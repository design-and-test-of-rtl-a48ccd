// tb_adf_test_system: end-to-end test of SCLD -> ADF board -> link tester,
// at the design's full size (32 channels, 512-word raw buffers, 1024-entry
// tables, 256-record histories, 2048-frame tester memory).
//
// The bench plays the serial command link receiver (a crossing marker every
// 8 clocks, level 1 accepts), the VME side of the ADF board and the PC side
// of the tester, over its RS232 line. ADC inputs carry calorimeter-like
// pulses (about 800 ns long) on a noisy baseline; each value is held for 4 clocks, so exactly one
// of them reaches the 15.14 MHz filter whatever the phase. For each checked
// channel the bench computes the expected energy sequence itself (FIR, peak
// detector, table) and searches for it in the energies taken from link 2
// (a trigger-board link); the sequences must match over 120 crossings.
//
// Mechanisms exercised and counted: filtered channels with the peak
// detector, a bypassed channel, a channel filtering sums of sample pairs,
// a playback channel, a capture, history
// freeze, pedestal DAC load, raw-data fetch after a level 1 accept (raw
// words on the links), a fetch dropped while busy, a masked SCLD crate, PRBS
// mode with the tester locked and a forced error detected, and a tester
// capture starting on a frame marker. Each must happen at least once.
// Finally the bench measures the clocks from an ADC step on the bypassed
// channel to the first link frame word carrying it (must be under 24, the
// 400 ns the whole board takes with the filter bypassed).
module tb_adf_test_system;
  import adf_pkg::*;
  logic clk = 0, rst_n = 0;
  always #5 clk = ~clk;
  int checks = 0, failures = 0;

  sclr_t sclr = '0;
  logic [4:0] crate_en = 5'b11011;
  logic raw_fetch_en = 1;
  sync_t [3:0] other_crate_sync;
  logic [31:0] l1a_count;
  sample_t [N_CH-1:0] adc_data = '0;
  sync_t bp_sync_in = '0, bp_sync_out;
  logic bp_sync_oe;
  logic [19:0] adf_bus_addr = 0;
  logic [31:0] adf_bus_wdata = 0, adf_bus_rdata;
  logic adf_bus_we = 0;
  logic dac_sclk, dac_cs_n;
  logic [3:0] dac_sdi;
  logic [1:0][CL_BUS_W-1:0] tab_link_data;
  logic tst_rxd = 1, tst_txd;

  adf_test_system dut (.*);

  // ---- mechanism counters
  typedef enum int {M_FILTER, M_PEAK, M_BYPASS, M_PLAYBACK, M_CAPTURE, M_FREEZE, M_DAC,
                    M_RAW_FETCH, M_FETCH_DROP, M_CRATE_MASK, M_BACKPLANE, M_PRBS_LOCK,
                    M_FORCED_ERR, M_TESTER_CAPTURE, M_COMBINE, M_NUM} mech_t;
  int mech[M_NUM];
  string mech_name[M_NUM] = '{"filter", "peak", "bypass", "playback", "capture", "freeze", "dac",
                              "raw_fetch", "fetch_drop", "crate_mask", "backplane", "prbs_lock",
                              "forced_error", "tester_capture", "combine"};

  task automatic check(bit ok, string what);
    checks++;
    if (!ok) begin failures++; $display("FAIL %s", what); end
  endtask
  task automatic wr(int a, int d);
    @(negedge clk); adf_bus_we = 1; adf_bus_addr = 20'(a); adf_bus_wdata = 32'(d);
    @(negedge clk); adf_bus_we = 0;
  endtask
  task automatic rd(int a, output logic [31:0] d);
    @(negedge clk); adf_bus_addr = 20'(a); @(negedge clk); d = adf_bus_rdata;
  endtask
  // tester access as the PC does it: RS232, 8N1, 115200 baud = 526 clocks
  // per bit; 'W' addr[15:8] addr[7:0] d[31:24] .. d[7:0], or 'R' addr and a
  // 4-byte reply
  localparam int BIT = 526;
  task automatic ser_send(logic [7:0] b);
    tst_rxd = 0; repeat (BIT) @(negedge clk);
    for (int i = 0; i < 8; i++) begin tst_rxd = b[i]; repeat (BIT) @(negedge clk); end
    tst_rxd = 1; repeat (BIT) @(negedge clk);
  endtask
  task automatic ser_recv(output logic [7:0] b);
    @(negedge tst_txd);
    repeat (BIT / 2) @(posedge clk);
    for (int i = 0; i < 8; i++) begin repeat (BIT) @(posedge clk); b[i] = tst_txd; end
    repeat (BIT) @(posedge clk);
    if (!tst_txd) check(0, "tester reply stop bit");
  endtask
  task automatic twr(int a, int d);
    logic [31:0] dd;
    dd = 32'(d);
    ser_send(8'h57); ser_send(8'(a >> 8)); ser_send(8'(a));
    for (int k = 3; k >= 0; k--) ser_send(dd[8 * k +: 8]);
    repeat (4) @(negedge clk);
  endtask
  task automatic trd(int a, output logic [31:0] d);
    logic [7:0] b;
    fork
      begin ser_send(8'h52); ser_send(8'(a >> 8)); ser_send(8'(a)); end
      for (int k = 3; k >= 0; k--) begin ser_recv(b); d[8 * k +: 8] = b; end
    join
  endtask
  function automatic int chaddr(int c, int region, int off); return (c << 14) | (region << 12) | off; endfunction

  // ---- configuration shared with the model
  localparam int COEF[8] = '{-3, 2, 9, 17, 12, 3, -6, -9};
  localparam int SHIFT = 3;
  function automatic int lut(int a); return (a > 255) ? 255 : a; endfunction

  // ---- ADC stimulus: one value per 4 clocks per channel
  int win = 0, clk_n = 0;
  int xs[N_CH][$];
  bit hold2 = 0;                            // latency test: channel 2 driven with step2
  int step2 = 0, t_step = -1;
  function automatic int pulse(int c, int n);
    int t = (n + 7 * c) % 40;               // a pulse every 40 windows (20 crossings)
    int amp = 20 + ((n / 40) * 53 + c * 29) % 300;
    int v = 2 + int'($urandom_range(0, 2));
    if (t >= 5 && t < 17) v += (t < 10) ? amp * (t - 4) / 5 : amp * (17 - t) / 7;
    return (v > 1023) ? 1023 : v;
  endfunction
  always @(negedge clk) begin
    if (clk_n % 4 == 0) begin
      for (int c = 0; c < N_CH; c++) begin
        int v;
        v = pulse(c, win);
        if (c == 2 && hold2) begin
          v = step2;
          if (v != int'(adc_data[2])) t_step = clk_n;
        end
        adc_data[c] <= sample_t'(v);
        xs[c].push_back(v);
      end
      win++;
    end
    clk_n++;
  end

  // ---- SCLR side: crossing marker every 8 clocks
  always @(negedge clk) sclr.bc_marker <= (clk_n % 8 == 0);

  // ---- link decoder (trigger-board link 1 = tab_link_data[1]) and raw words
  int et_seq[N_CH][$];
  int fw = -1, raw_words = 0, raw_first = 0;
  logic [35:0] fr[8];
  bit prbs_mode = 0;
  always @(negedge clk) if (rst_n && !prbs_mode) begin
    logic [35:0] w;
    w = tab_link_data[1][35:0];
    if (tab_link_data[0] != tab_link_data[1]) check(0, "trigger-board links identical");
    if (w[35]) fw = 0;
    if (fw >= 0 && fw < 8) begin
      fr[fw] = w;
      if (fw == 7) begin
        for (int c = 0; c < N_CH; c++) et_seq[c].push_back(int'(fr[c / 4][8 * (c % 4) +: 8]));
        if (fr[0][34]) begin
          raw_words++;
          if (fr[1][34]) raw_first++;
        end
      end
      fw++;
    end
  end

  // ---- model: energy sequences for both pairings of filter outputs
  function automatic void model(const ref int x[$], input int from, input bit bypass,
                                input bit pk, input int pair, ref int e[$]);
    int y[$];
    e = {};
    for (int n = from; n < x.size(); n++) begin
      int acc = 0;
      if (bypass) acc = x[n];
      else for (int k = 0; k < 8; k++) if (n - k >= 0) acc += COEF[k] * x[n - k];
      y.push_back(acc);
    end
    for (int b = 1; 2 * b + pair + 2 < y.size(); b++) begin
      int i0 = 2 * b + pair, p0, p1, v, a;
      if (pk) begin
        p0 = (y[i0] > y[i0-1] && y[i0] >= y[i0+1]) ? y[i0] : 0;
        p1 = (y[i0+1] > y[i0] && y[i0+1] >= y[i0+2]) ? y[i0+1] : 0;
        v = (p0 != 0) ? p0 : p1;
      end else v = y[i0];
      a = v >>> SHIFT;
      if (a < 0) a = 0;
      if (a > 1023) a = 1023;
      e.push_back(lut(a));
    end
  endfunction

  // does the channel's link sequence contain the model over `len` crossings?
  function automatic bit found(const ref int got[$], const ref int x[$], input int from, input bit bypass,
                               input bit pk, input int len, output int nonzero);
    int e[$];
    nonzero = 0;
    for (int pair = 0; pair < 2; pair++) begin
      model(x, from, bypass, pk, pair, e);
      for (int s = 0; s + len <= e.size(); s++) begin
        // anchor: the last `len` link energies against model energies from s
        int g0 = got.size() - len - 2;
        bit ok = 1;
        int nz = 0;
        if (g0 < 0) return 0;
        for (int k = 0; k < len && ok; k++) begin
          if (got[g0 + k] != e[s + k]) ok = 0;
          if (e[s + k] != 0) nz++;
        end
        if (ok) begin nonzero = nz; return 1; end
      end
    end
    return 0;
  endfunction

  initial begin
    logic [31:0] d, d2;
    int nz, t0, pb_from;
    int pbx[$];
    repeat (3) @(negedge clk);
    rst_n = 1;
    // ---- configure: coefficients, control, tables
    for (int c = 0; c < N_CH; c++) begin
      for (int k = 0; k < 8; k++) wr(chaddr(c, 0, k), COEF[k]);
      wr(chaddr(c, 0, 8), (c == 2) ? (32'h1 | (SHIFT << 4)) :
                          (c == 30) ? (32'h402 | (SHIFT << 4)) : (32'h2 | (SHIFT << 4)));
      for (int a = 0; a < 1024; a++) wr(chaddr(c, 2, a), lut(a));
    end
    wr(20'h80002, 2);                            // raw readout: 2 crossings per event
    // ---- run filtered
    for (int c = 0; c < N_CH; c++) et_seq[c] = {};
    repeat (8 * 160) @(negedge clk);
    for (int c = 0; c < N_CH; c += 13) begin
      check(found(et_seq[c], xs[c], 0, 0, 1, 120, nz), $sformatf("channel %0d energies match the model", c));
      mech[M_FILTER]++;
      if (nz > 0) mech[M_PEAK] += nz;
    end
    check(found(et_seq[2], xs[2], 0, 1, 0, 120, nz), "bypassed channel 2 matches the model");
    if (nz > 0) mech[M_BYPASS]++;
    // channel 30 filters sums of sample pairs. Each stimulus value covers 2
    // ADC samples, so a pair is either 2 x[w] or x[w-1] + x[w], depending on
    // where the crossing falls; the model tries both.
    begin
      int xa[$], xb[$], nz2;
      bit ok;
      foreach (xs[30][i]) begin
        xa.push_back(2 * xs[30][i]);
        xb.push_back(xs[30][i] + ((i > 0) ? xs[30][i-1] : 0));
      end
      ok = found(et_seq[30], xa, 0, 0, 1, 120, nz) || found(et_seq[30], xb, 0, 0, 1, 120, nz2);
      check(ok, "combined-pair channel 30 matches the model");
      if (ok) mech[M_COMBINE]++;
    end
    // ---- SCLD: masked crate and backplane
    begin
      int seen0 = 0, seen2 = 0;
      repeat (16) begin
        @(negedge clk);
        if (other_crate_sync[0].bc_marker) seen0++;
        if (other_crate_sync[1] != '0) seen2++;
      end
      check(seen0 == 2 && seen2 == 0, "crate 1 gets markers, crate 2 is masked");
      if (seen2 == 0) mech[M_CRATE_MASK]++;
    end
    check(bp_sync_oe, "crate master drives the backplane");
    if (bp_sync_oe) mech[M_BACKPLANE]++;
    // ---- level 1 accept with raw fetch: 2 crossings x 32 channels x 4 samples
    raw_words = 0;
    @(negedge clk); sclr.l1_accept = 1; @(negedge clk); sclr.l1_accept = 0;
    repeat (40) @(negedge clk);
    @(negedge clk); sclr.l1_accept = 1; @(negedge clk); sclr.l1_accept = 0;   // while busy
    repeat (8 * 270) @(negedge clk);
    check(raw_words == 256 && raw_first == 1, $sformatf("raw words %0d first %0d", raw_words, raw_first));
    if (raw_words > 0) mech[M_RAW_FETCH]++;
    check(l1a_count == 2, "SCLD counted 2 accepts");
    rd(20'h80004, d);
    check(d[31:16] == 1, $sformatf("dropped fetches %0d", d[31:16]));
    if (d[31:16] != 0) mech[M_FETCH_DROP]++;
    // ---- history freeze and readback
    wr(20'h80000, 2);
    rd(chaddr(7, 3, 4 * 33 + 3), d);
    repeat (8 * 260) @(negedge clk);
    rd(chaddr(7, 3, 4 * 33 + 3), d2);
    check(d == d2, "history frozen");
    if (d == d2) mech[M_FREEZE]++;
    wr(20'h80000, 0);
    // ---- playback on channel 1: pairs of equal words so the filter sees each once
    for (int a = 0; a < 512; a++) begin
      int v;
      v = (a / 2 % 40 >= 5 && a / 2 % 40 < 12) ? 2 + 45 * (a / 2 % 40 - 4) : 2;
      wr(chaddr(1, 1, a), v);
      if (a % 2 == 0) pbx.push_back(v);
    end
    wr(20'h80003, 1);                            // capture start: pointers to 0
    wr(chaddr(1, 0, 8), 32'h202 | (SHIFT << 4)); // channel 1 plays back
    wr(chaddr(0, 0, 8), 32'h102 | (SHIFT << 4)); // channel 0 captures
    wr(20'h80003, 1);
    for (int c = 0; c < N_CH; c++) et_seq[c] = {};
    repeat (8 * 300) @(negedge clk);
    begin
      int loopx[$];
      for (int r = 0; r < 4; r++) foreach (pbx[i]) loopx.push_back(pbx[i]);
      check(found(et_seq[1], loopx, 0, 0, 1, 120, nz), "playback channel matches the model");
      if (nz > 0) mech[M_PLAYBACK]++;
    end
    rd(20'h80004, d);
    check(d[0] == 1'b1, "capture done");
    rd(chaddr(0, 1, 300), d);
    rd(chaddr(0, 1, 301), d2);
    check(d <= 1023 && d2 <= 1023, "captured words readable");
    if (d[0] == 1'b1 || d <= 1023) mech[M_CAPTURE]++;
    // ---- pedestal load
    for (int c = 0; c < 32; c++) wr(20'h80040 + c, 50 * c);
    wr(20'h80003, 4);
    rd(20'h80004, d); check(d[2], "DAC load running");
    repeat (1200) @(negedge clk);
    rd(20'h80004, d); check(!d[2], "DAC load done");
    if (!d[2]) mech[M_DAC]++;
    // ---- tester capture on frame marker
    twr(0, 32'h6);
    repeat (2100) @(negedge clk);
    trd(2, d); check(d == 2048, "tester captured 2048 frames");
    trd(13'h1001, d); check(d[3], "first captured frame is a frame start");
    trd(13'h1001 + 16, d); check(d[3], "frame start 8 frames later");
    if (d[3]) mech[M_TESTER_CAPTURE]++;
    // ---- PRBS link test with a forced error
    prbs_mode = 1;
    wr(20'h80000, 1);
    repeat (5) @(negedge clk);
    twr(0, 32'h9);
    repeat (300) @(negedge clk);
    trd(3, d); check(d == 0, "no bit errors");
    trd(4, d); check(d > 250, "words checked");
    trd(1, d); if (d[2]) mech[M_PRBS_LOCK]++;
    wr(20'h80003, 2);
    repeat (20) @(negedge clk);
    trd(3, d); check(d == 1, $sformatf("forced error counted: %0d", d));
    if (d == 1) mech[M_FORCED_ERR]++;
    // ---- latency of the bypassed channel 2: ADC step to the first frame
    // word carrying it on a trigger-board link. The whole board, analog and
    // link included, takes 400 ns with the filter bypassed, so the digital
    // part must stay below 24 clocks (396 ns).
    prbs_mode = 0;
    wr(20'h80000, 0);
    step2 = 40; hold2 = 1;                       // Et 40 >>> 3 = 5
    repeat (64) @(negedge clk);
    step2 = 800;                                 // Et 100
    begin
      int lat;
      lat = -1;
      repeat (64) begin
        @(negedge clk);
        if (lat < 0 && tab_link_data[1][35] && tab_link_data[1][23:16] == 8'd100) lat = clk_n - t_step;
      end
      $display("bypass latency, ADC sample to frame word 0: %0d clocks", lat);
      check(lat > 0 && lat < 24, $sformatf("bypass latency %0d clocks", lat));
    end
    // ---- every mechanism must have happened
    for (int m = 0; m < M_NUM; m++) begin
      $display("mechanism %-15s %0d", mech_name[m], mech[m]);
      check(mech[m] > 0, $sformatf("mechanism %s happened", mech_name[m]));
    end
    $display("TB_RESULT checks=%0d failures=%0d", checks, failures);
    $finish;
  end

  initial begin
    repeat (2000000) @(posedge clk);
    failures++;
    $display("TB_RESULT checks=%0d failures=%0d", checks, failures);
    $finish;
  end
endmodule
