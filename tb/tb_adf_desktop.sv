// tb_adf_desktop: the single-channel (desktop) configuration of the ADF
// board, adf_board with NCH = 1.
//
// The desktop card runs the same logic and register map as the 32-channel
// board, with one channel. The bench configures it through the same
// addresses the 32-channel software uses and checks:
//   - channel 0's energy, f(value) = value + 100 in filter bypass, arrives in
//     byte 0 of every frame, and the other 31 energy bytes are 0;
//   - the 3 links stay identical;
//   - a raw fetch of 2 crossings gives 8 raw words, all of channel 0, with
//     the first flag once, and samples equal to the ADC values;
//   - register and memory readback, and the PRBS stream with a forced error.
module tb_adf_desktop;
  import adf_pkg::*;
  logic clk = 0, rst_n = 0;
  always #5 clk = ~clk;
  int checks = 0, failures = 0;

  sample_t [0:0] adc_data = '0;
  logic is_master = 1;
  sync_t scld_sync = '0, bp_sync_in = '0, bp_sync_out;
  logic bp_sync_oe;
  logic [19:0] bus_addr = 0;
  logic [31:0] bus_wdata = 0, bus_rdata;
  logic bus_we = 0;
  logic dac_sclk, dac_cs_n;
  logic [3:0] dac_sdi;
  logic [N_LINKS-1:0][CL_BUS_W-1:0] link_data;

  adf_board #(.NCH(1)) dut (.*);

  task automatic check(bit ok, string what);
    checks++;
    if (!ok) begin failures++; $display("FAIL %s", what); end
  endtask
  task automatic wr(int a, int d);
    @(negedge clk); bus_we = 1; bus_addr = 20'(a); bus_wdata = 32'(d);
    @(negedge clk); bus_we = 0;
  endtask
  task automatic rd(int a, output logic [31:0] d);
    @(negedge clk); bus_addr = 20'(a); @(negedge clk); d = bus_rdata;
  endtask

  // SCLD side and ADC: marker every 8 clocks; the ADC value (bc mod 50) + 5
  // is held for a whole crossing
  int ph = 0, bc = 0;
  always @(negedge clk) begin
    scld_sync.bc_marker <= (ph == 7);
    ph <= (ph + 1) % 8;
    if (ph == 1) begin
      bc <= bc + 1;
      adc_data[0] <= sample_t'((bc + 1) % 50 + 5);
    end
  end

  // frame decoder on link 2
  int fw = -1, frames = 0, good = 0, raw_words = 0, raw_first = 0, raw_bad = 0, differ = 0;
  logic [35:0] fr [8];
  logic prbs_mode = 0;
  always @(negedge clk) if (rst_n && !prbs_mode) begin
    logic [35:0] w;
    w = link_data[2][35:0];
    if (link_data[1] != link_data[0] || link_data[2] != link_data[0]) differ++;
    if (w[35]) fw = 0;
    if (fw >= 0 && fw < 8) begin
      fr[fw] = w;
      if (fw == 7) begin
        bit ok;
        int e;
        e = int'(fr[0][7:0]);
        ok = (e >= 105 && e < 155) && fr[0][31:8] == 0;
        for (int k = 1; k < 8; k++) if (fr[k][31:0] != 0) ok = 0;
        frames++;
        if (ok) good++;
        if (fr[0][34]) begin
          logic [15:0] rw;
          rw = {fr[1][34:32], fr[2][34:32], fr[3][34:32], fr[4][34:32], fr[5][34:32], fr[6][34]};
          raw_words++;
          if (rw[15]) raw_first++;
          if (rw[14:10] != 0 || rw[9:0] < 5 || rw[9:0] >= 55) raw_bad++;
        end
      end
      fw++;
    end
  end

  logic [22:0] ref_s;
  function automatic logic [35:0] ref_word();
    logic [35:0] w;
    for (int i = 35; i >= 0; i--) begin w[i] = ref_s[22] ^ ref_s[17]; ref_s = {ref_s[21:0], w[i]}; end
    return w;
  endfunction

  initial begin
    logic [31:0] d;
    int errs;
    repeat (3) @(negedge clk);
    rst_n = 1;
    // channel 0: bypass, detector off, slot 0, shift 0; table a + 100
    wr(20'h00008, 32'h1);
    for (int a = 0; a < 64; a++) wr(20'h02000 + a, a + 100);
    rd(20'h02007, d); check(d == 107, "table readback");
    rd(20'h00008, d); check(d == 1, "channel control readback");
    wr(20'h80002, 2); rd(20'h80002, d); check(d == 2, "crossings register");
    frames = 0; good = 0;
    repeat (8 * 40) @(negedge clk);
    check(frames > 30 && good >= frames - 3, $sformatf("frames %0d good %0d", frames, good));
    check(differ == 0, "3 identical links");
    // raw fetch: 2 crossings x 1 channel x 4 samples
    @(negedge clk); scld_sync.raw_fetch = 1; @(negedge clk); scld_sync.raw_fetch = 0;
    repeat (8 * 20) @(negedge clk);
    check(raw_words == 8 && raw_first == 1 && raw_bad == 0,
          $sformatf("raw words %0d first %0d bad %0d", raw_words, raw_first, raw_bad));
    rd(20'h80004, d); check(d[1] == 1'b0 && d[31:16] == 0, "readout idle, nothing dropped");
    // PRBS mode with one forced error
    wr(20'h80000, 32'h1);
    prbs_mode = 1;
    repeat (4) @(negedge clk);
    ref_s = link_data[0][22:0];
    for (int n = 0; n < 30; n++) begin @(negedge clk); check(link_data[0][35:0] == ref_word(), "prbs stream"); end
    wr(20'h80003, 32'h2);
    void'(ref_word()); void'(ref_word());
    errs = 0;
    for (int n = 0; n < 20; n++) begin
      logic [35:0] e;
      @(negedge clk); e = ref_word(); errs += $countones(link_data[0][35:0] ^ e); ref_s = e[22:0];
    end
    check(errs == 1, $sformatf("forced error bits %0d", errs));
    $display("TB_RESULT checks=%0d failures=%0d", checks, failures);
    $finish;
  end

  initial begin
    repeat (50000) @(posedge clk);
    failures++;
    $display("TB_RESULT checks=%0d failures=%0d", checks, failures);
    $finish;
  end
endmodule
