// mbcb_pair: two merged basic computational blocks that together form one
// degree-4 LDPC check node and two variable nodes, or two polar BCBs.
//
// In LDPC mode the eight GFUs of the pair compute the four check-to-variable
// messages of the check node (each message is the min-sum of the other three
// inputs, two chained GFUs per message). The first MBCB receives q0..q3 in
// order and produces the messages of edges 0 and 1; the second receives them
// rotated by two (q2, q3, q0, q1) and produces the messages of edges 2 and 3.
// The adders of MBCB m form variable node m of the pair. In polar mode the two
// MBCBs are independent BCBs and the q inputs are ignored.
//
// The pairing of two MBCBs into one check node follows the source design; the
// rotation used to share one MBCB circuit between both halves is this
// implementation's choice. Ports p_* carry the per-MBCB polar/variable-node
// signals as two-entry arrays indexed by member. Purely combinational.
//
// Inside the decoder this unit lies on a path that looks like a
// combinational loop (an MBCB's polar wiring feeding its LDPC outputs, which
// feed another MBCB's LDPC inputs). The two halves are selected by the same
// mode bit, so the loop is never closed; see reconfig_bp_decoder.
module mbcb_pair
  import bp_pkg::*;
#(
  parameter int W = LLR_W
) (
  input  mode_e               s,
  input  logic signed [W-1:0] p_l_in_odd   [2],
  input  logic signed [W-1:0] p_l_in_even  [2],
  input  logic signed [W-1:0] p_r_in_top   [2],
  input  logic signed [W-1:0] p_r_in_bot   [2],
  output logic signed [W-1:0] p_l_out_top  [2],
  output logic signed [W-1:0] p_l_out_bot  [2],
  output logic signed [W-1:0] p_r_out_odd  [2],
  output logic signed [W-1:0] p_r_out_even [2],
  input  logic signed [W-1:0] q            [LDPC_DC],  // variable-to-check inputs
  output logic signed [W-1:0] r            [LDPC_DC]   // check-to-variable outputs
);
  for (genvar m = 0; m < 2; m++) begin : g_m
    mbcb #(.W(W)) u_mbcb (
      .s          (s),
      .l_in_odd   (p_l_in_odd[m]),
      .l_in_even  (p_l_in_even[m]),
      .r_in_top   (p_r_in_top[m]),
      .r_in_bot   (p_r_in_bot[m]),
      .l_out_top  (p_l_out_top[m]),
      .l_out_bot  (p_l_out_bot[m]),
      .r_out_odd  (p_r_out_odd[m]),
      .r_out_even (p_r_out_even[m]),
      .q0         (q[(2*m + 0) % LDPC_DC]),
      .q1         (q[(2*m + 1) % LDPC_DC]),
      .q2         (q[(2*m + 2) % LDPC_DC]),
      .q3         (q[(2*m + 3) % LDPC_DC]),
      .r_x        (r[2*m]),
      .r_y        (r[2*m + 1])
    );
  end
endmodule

Work required: Extract from the records above the lines from the one containing "tb_adf_test_system: end-to-end test" to the one containing "a capture, history", both lines included, exactly as they appear and with nothing else.

Your solution:
// tb_adf_test_system: end-to-end test of SCLD -> ADF board -> link tester,
// at the design's full size (32 channels, 512-word raw buffers, 1024-entry
// tables, 256-record histories, 2048-frame tester memory).
//
// The bench plays the serial command link receiver (a crossing marker every
// 8 clocks, level 1 accepts), the VME side of the ADF board and the PC side
// of the tester, over its RS232 line. ADC inputs carry calorimeter-like
// pulses (about 800 ns long) on a noisy baseline; each value is held for 4 clocks, so exactly one
// of them reaches the 15.14 MHz filter whatever the phase. For each checked
// channel the bench computes the expected energy sequence itself (FIR, peak
// detector, table) and searches for it in the energies taken from link 2
// (a trigger-board link); the sequences must match over 120 crossings.
//
// Mechanisms exercised and counted: filtered channels with the peak
// detector, a bypassed channel, a channel filtering sums of sample pairs,
// a playback channel, a capture, history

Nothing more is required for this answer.